Please repeat all of the records, keeping every word unchanged.

* _THE DATA_
········

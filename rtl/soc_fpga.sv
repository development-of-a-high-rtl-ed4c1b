// FPGA logic of the SoC acquisition prototype.
//
// Two independent designs share the FPGA next to the hard processor: the
// bridge loop-back (two FIFOs on the high-bandwidth bridge, measuring and
// checking the processor-FPGA path) and the HSMC receiver (LVDS link from a
// converter board, driven by commands from the processor). Each keeps its
// own bridge ports.
module soc_fpga
  import pet_daq_pkg::*;
#(
  parameter int DATA_W     = 64,
  parameter int DEPTH_LOG2 = 6
) (
  input  logic              clk,
  input  logic              ser_clk,
  input  logic              rst_n,
  // loop-back
  input  logic              lb_write,
  input  logic [DATA_W-1:0] lb_writedata,
  input  logic              lb_read,
  output logic [DATA_W-1:0] lb_readdata,
  output logic              lb_readdatavalid,
  input  logic              lb_csr_sel,
  input  logic [1:0]        lb_csr_address,
  input  logic              lb_csr_read,
  output logic [31:0]       lb_csr_readdata,
  // HSMC receiver
  input  logic [1:0]        lanes,
  input  logic              cmd_write,
  input  logic [DATA_W-1:0] cmd_writedata,
  input  logic              out_read,
  output logic [DATA_W-1:0] out_readdata,
  output logic              out_readdatavalid,
  input  logic              rx_csr_sel,
  input  logic [1:0]        rx_csr_address,
  input  logic              rx_csr_read,
  output logic [31:0]       rx_csr_readdata,
  output hsmc_state_e       rx_state,
  output logic              link_locked,
  output logic [15:0]       n_slip
);
  soc_bridge_loopback #(.DATA_W(DATA_W), .DEPTH_LOG2(DEPTH_LOG2)) u_lb (
    .clk, .rst_n, .h2f_write(lb_write), .h2f_writedata(lb_writedata),
    .f2h_read(lb_read), .f2h_readdata(lb_readdata),
    .f2h_readdatavalid(lb_readdatavalid),
    .csr_sel(lb_csr_sel), .csr_address(lb_csr_address),
    .csr_read(lb_csr_read), .csr_readdata(lb_csr_readdata));

  hsmc_receiver #(.DATA_W(DATA_W), .DEPTH_LOG2(DEPTH_LOG2)) u_rx (
    .clk, .ser_clk, .rst_n, .lanes, .cmd_write, .cmd_writedata,
    .out_read, .out_readdata, .out_readdatavalid,
    .csr_sel(rx_csr_sel), .csr_address(rx_csr_address),
    .csr_read(rx_csr_read), .csr_readdata(rx_csr_readdata),
    .state(rx_state), .link_locked, .n_slip);
endmodule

········

* _ANSWER TO THE PROBLEM_
filename rtl/soc_fpga.sv
repository development-of-a-high-rtl-ed4c1b
// FPGA logic of the SoC acquisition prototype.
//
// Two independent designs share the FPGA next to the hard processor: the
// bridge loop-back (two FIFOs on the high-bandwidth bridge, measuring and
// checking the processor-FPGA path) and the HSMC receiver (LVDS link from a
// converter board, driven by commands from the processor). Each keeps its
// own bridge ports.
module soc_fpga
  import pet_daq_pkg::*;
#(
  parameter int DATA_W     = 64,
  parameter int DEPTH_LOG2 = 6
) (
  input  logic              clk,
  input  logic              ser_clk,
  input  logic              rst_n,
  // loop-back
  input  logic              lb_write,
  input  logic [DATA_W-1:0] lb_writedata,
  input  logic              lb_read,
  output logic [DATA_W-1:0] lb_readdata,
  output logic              lb_readdatavalid,
  input  logic              lb_csr_sel,
  input  logic [1:0]        lb_csr_address,
  input  logic              lb_csr_read,
  output logic [31:0]       lb_csr_readdata,
  // HSMC receiver
  input  logic [1:0]        lanes,
  input  logic              cmd_write,
  input  logic [DATA_W-1:0] cmd_writedata,
  input  logic              out_read,
  output logic [DATA_W-1:0] out_readdata,
  output logic              out_readdatavalid,
  input  logic              rx_csr_sel,
  input  logic [1:0]        rx_csr_address,
  input  logic              rx_csr_read,
  output logic [31:0]       rx_csr_readdata,
  output hsmc_state_e       rx_state,
  output logic              link_locked,
  output logic [15:0]       n_slip
);
  soc_bridge_loopback #(.DATA_W(DATA_W), .DEPTH_LOG2(DEPTH_LOG2)) u_lb (
    .clk, .rst_n, .h2f_write(lb_write), .h2f_writedata(lb_writedata),
    .f2h_read(lb_read), .f2h_readdata(lb_readdata),
    .f2h_readdatavalid(lb_readdatavalid),
    .csr_sel(lb_csr_sel), .csr_address(lb_csr_address),
    .csr_read(lb_csr_read), .csr_readdata(lb_csr_readdata));

  hsmc_receiver #(.DATA_W(DATA_W), .DEPTH_LOG2(DEPTH_LOG2)) u_rx (
    .clk, .ser_clk, .rst_n, .lanes, .cmd_write, .cmd_writedata,
    .out_read, .out_readdata, .out_readdatavalid,
    .csr_sel(rx_csr_sel), .csr_address(rx_csr_address),
    .csr_read(rx_csr_read), .csr_readdata(rx_csr_readdata),
    .state(rx_state), .link_locked, .n_slip);
endmodule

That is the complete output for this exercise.